Resentment/unforgiveness – Remember what you focus on you see more of.

Resentment is like carrying around a burning ember. It burns only you as long as you hold on to it.

Holding onto resentment keeps you energetically tied to the person or event, focusing your attention and energy towards hurt rather than growth or positivity. It really chokes up our creative mechanisms and keeps us stuck ruminating in the past instead of anticipating a positive future. This focus amplifies negative energy, potentially manifesting more situations that align with those feelings, like strained relationships or personal stagnation. Conversely, forgiveness is seen as releasing this negative charge, raising your vibrational frequency, and aligning you with more positive outcomes, such as peace or healthier connections.

In essence, unforgiveness anchors you in a lower emotional state, blocking the flow of positive energy and hindering your ability to attract desired experiences. Letting go through forgiveness aligns you with higher frequencies, fostering well-being and constructive experiences.

  • It Keeps You Stuck: Holding onto resentment is like replaying a bad moment on loop. You stay trapped in anger or hurt, which stops you from moving forward and finding calm.
  • It Fuels Stress: That bitterness? It’s like a slow burn in your brain and body. It spikes stress hormones, leaving you tense, irritable, or even physically drained over time.
  • It Hurts Relationships: Resentment can make you cold, distant, or snappy with others, even if they’re not the ones you’re mad at.
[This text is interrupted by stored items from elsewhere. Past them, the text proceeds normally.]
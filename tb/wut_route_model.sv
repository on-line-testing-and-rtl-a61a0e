// wut_route_model: behavioural model of the routing that a wire BISTER tests.
// Not synthesizable logic of the design: it stands in for FPGA wire segments
// and switches. Both WUT groups carry drv; group B arrives rotated by rot
// places (as a rotating bus does); adj is the neighbouring bus. One fault can
// be injected: a stuck wire, an open wire (the receiver keeps the value it
// had when the open appeared), a wired-AND, wired-OR or dominant short
// between A wire i and neighbour wire j, or a wired-AND short between wires
// i and j of group A, of group B, or of both (identical faults), or a
// wired-AND short among three wires i, i+1, i+2 of group A.
module wut_route_model #(
  parameter int N = 4
) (
  input  logic [N-1:0] drv,
  input  logic [N-1:0] adj,
  input  int           rot,
  input  int           kind,   // 0 none 1 sa0 2 sa1 3 open 4 and-adj 5 or-adj 6 adj-dominant 7 and-within 8 sa0 on B 9 and-within A and B 10 and-within B 11 three-wire and-within A
  input  int           wi,
  input  int           wj,
  output logic [N-1:0] a_rx,
  output logic [N-1:0] b_rx
);
  logic open_val = 1'b0;
  always @(kind) if (kind == 3) open_val = drv[wi];

  always_comb begin
    logic [N-1:0] b;
    a_rx = drv;
    case (kind)
      1: a_rx[wi] = 1'b0;
      2: a_rx[wi] = 1'b1;
      3: a_rx[wi] = open_val;
      4: a_rx[wi] = drv[wi] & adj[wj];
      5: a_rx[wi] = drv[wi] | adj[wj];
      6: a_rx[wi] = adj[wj];
      11: for (int k = 0; k < 3; k++)
            a_rx[(wi + k) % N] = drv[wi % N] & drv[(wi + 1) % N] & drv[(wi + 2) % N];
      7, 9: begin a_rx[wi] = drv[wi] & drv[wj]; a_rx[wj] = drv[wi] & drv[wj]; end
      default: ;
    endcase
    b = drv;
    if (kind == 8) b[wi] = 1'b0;
    if (kind == 9 || kind == 10) begin b[wi] = drv[wi] & drv[wj]; b[wj] = drv[wi] & drv[wj]; end
    for (int k = 0; k < N; k++) b_rx[(k + rot) % N] = b[k];
  end
endmodule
It builds walls, making it hard to connect and feel at ease.
  • It Undermines Self-Esteem: As we talked about, feeling good about yourself is key to peace. Resentment often comes with blaming others for your struggles, which can make you feel powerless and chip away at your confidence.
  • It Steals Your Energy: Dwelling on past wrongs takes up mental space that could be used for things that make you happy or productive. It’s exhausting and keeps you from enjoying the present.

To let go of resentment, try acknowledging your feelings without judgment, talking it out with someone you trust, or even writing a letter (you don’t have to send it) to process what’s bugging you. Forgiving doesn’t mean excusing bad behavior—it means freeing yourself from the weight. If you want tips on working through a specific resentment, just let me know!